8.1. Technical and Organizational Measures: We have implemented technical and organizational measures to protect your personal data from loss, misuse, unauthorized access, disclosure or destruction. These measures include encryption and access restrictions to ensure only authorized personnel have access to your data and are trained in the importance of data protection.

8.2. Comprehensive Security Measures: We maintain comprehensive security measures, including administrative, technical, and physical safeguards (such as access control and user access management), to prevent unlawful loss, access, use, alteration, or disclosure of personal data. We review and update these measures as necessary or as technology changes to ensure effective security.

8.3. Protection of Certain Personal Data: If we process certain personal data, we will use our best efforts to implement appropriate security measures to protect that data.

9. Your Rights as a Data Subject

9.1. Summary of Your Rights under the PDP Law: You have the following rights:

9.1.1 Right to Information: To receive clear information about our identity, accountability, purposes of data processing and the basis for data processing.

9.1.2 Right to Withdraw Consent: To withdraw the consent you have provided to us at any time.

9.1.3 Access Rights: To request to view and copy your personal data or to disclose the sources from which we obtained your personal data.

9.1.4 Right to Data Portability: To request that we send or transfer personal data in electronic form to another data controller as required by the PDP Law.

9.1.5 Right to Object: To object to our collection, use or disclosure of your personal data.

9.1.6 Right to Erasure: To request that we delete, destroy or anonymize your personal data.

9.1.7 Restriction Rights: To request that we suspend use of your personal data.

9.1.8 Right to Object to Automated Decision Making: Object to decisions based solely on automated processing that have legal consequences or have a significant impact on you.

9.1.9 Right to Rectification: Request that we correct your personal information to ensure it is current, complete, and accurate.
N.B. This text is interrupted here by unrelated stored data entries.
// tb_matrix_a_loader: checks the 12-channel Matrix A loader against 12
// behavioural HBM channels. Every channel gets three bursts of random length
// at random addresses; each channel's output must be exactly its stored
// datawords in order, and all 12 channels must have reads in flight at the
// same time at least once (channels work in parallel).
module tb_matrix_a_loader;
  import scaler_pkg::*;

  localparam int NCH = 12;
  logic        clk = 1'b0, rst_n = 1'b0;
  logic        cmd_valid [NCH], cmd_ready [NCH], issue_ok [NCH], busy;
  haddr_t      cmd_addr [NCH];
  idx_t        cmd_cnt [NCH];
  logic [15:0] outstanding [NCH];
  logic        ar_valid [NCH], ar_ready [NCH], r_valid [NCH], out_valid [NCH];
  haddr_t      ar_addr [NCH];
  dword_t      r_data [NCH], out_data [NCH];
  logic        aw_valid [NCH], aw_ready [NCH];
  haddr_t      aw_addr [NCH];
  dword_t      w_data [NCH];
  int          checks = 0, failures = 0, all_busy = 0;
  dword_t      expq [NCH][$];

  hbm_model #(.NCH(NCH), .WORDS(128), .LAT(8)) u_m (
    .clk, .ar_valid, .ar_ready, .ar_addr, .r_valid, .r_data, .aw_valid, .aw_ready, .aw_addr, .w_data
  );
  matrix_a_loader #(.NUM_CH(NCH)) dut (.*);

  always #5 clk = ~clk;

  always @(posedge clk) if (rst_n) begin
    int n;
    n = 0;
    for (int c = 0; c < NCH; c++) begin
      if (outstanding[c] != 0) n++;
      if (out_valid[c]) begin
        checks++;
        if (expq[c].size() == 0 || out_data[c] != expq[c][0]) begin
          failures++;
          $display("channel %0d: unexpected dataword", c);
        end
        if (expq[c].size() != 0) void'(expq[c].pop_front());
      end
    end
    if (n == NCH) all_busy++;
  end

  initial begin
    for (int c = 0; c < NCH; c++) begin
      cmd_valid[c] = 1'b0; cmd_addr[c] = '0; cmd_cnt[c] = '0; issue_ok[c] = 1'b1;
      aw_valid[c] = 1'b0; aw_addr[c] = '0; w_data[c] = '0;
      for (int i = 0; i < 128; i++) u_m.mem[c][i] = {16{$urandom}};
    end
    repeat (2) @(posedge clk);
    rst_n <= 1'b1;
    for (int b = 0; b < 3; b++) begin
      @(negedge clk);
      for (int c = 0; c < NCH; c++) begin
        int a, n;
        a = int'($urandom % 100);
        n = 4 + int'($urandom % 24);
        for (int i = 0; i < n; i++) expq[c].push_back(u_m.mem[c][a + i]);
        cmd_valid[c] = 1'b1; cmd_addr[c] = 32'(a); cmd_cnt[c] = 16'(n);
      end
      for (int c = 0; c < NCH; c++) begin
        while (!cmd_ready[c]) @(negedge clk);
      end
      // every channel was idle here, so all commands were taken at one edge
      @(negedge clk);
      for (int c = 0; c < NCH; c++) cmd_valid[c] = 1'b0;
      while (busy) @(negedge clk);
    end
    repeat (3) @(posedge clk);
    checks += 2;
    if (all_busy == 0) begin failures++; $display("channels never all busy together"); end
    for (int c = 0; c < NCH; c++) if (expq[c].size() != 0) begin
      failures++;
      $display("channel %0d: %0d datawords missing", c, expq[c].size());
    end
    $display("TB_RESULT checks=%0d failures=%0d", checks, failures);
    $finish;
  end

  initial begin
    #200000;
    failures++;
    $display("TB_RESULT checks=%0d failures=%0d", checks, failures);
    $finish;
  end
endmodule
9.1.10 Right to File a Complaint: To file a complaint with the Personal Data Protection Authority if we, our data processors, employees or contractors violate or do not comply with the PDP Law.

9.2. Processing of Rights Requests: We will consider your request, notify you of the outcome, and carry it out (if appropriate) within the time period specified by the PDP Law from the date we receive the request. Your rights will be processed in accordance with the PDP Law.
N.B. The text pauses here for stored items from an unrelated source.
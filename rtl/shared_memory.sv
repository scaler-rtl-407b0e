// shared_memory: the Shared Memory (SM), second tier of the L/U memory
// hierarchy, shared by all PEGs.
//
// Two kinds of transaction, one at a time, granted round-robin among the
// NUM_PEG processing element groups:
//  * Write: a PEG streams a column it has just finished (wr_*). Every element
//    is stored in the SM's column store and passed on, in the same cycle, to
//    the L/U writer (out_*), so the column is kept on chip and written back to
//    HBM at once. The PEG holds the grant until wr_last.
//  * Read: a PEG whose Local Memory missed asks for column rd_req_col. On a
//    hit the SM streams the stored elements, one per cycle, on rd_elem with
//    rd_valid for that PEG. On a miss it reads the column's reserved L/U
//    datawords (rd_req_lu_off, rd_req_lu_cnt) from L/U channel col mod
//    NUM_CH, one dataword at a time, streams the non-dummy elements and keeps
//    the column. rd_done marks the end of the stream (alone or with the last
//    element). The requesting PEG accepts every element without stalling.
// sm_hits / sm_misses count read hits and HBM fetches.
// The role of the SM (shared second tier, gathering PEG results, copying
// them to the L/U writer, serving LM misses) follows the design; the
// serialisation into one transaction at a time, round-robin arbitration and
// one-dataword-at-a-time HBM fetch are this implementation's simplifications.
module shared_memory #(
  parameter int unsigned NUM_PEG = 12,
  parameter int unsigned NUM_CH  = 12,
  parameter int unsigned SLOTS   = 1024,
  parameter int unsigned MAX_NNZ = 256
) (
  input  logic                 clk,
  input  logic                 rst_n,
  // read requests and responses, per PEG
  input  logic                 rd_req_valid  [NUM_PEG],
  output logic                 rd_req_ready  [NUM_PEG],
  input  scaler_pkg::idx_t     rd_req_col    [NUM_PEG],
  input  scaler_pkg::haddr_t   rd_req_lu_off [NUM_PEG],
  input  scaler_pkg::idx_t     rd_req_lu_cnt [NUM_PEG],
  output logic                 rd_valid      [NUM_PEG],
  output logic                 rd_done       [NUM_PEG],
  output scaler_pkg::elem_t    rd_elem,
  // column writes, per PEG
  input  logic                 wr_valid  [NUM_PEG],
  output logic                 wr_ready  [NUM_PEG],
  input  scaler_pkg::elem_t    wr_elem   [NUM_PEG],
  input  logic                 wr_last   [NUM_PEG],
  input  scaler_pkg::idx_t     wr_col    [NUM_PEG],
  input  scaler_pkg::haddr_t   wr_lu_off [NUM_PEG],
  input  scaler_pkg::idx_t     wr_lu_cnt [NUM_PEG],
  // to the L/U writer
  output logic                 out_valid,
  input  logic                 out_ready,
  output scaler_pkg::elem_t    out_elem,
  output logic                 out_last,
  output scaler_pkg::idx_t     out_col,
  output scaler_pkg::haddr_t   out_lu_off,
  output scaler_pkg::idx_t     out_lu_cnt,
  // L/U channel reads on a miss
  output logic                 ar_valid [NUM_CH],
  input  logic                 ar_ready [NUM_CH],
  output scaler_pkg::haddr_t   ar_addr,
  input  logic                 r_valid  [NUM_CH],
  input  scaler_pkg::dword_t   r_data   [NUM_CH],
  output logic                 idle,
  output logic [31:0]          sm_hits,
  output logic [31:0]          sm_misses
);
  import scaler_pkg::*;

  localparam int unsigned GW  = (NUM_PEG > 1) ? $clog2(NUM_PEG) : 1;
  localparam int unsigned CHW = (NUM_CH > 1) ? $clog2(NUM_CH) : 1;

  typedef enum logic [2:0] {S_IDLE, S_WR, S_LOOK, S_HIT, S_FADDR, S_FDATA, S_FEMIT} sstate_t;
  sstate_t        st;
  logic [GW-1:0]  cur, rr, pick;
  logic           any;
  idx_t           col, cnt, idx, nnz;
  haddr_t         off;
  logic [CHW-1:0] ch;
  dword_t         word;
  logic [7:0]     mask;
  logic [2:0]     lane;
  logic           lk_hit;
  logic [15:0]    lk_nnz;
  elem_t          st_elem;

  // store write port
  logic           s_wr_en, s_cm_en;
  idx_t           s_wr_col, s_cm_col;
  logic [15:0]    s_wr_idx, s_cm_nnz;
  elem_t          s_wr_elem;

  column_store #(.SLOTS(SLOTS), .MAX_NNZ(MAX_NNZ)) u_store (
    .clk, .rst_n,
    .lk_col (col), .lk_hit, .lk_nnz,
    .rd_col (col), .rd_idx (idx), .rd_elem (st_elem),
    .wr_en (s_wr_en), .wr_col (s_wr_col), .wr_idx (s_wr_idx), .wr_elem (s_wr_elem),
    .commit_en (s_cm_en), .commit_col (s_cm_col), .commit_nnz (s_cm_nnz)
  );

  // round-robin choice among PEGs with a pending request
  always_comb begin
    any  = 1'b0;
    pick = rr;
    for (int i = NUM_PEG - 1; i >= 0; i--) begin
      int g;
      g = (int'(rr) + i) % NUM_PEG;
      if (rd_req_valid[g] || wr_valid[g]) begin
        any  = 1'b1;
        pick = GW'(g);
      end
    end
  end

  always_comb begin
    lane = '0;
    for (int i = 7; i >= 0; i--) if (mask[i]) lane = 3'(i);
  end

  always_comb begin
    for (int g = 0; g < NUM_PEG; g++) begin
      rd_req_ready[g] = (st == S_IDLE) && any && (pick == GW'(g)) && !wr_valid[g];
      wr_ready[g]     = (st == S_WR) && (cur == GW'(g)) && out_ready;
      rd_valid[g]     = (cur == GW'(g)) && ((st == S_HIT) || (st == S_FEMIT && mask != '0));
      rd_done[g]      = (cur == GW'(g)) &&
                        ((st == S_HIT && idx + 16'd1 >= nnz) ||
                         (st == S_LOOK && lk_hit && lk_nnz == '0) ||
                         (st == S_FADDR && idx >= cnt));
    end
    for (int c = 0; c < NUM_CH; c++) ar_valid[c] = (st == S_FADDR) && (idx < cnt) && (ch == CHW'(c));
    ar_addr = off + 32'(idx);
    rd_elem = (st == S_HIT) ? st_elem : lane_of(word, 32'(lane));

    out_valid  = (st == S_WR) && wr_valid[cur];
    out_elem   = wr_elem[cur];
    out_last   = wr_last[cur];
    out_col    = wr_col[cur];
    out_lu_off = wr_lu_off[cur];
    out_lu_cnt = wr_lu_cnt[cur];

    s_wr_en   = 1'b0;
    s_wr_col  = col;
    s_wr_idx  = idx;
    s_wr_elem = out_elem;
    s_cm_en   = 1'b0;
    s_cm_col  = col;
    s_cm_nnz  = idx;
    if (st == S_WR) begin
      s_wr_en  = out_valid && out_ready;
      s_wr_col = wr_col[cur];
      s_cm_en  = out_valid && out_ready && wr_last[cur];
      s_cm_col = wr_col[cur];
      s_cm_nnz = idx + 16'd1;
    end else if (st == S_FEMIT && mask != '0) begin
      s_wr_en   = 1'b1;
      s_wr_idx  = nnz;
      s_wr_elem = lane_of(word, 32'(lane));
    end else if (st == S_FADDR && idx >= cnt) begin
      s_cm_en  = 1'b1;
      s_cm_nnz = nnz;
    end
  end

  assign idle = (st == S_IDLE);

  always_ff @(posedge clk or negedge rst_n) begin
    if (!rst_n) begin
      st        <= S_IDLE;
      cur       <= '0;
      rr        <= '0;
      idx       <= '0;
      nnz       <= '0;
      cnt       <= '0;
      col       <= '0;
      off       <= '0;
      ch        <= '0;
      mask      <= '0;
      word      <= '0;
      sm_hits   <= '0;
      sm_misses <= '0;
    end else begin
      case (st)
        S_IDLE: if (any) begin
          cur <= pick;
          rr  <= GW'((int'(pick) + 1) % NUM_PEG);
          idx <= '0;
          nnz <= '0;
          if (wr_valid[pick]) st <= S_WR;
          else begin
            col <= rd_req_col[pick];
            off <= rd_req_lu_off[pick];
            cnt <= rd_req_lu_cnt[pick];
            ch  <= CHW'(rd_req_col[pick] % 16'(NUM_CH));
            st  <= S_LOOK;
          end
        end
        S_WR: if (out_valid && out_ready) begin
          idx <= idx + 16'd1;
          if (wr_last[cur]) st <= S_IDLE;
        end
        S_LOOK: begin
          idx <= '0;
          if (lk_hit) begin
            sm_hits <= sm_hits + 32'd1;
            nnz     <= lk_nnz;
            st      <= (lk_nnz == '0) ? S_IDLE : S_HIT;
          end else begin
            sm_misses <= sm_misses + 32'd1;
            st        <= S_FADDR;
          end
        end
        S_HIT: begin
          idx <= idx + 16'd1;
          if (idx + 16'd1 >= nnz) st <= S_IDLE;
        end
        S_FADDR: begin
          if (idx >= cnt) st <= S_IDLE;
          else if (ar_ready[ch]) st <= S_FDATA;
        end
        S_FDATA: if (r_valid[ch]) begin
          word <= r_data[ch];
          for (int i = 0; i < 8; i++) mask[i] <= (lane_of(r_data[ch], i).row != DUMMY_ROW);
          st <= S_FEMIT;
        end
        S_FEMIT: begin
          if (mask == '0) begin
            idx <= idx + 16'd1;
            st  <= S_FADDR;
          end else begin
            mask[lane] <= 1'b0;
            nnz        <= nnz + 16'd1;
          end
        end
        default: st <= S_IDLE;
      endcase
    end
  end

  // At most one PEG sees read data at a time.
  always_comb begin
    int n;
    n = 0;
    for (int g = 0; g < NUM_PEG; g++) n += int'(rd_valid[g]);
    assert (!rst_n || n <= 1);
  end

endmodule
9.3. How to Exercise Your Rights: You can exercise your legal rights by sending your request by email to the data controller.

10. Information about the Data Controller and Data Protection Officer

10.1. Data Controller: The data controller of this privacy notice is PT Siam Maspion Terminal

10.2. Business Address: Maspion V Industrial Area, Jl. Beta Maspion, Manyar Sidomukti, Manyar, Gresik Regency, East Java 61151.

10.3. Contact Information: If you have any questions about this privacy notice, you can contact the data controller:

• Nanang Cahyono – ncahyono@smtjetty.com.

11. Miscellaneous

11.1. Amendments to Privacy Notice: If this privacy notice is changed, we will post the new privacy notice on our website or through other channels. The new privacy notice will take effect immediately on the date of the announcement.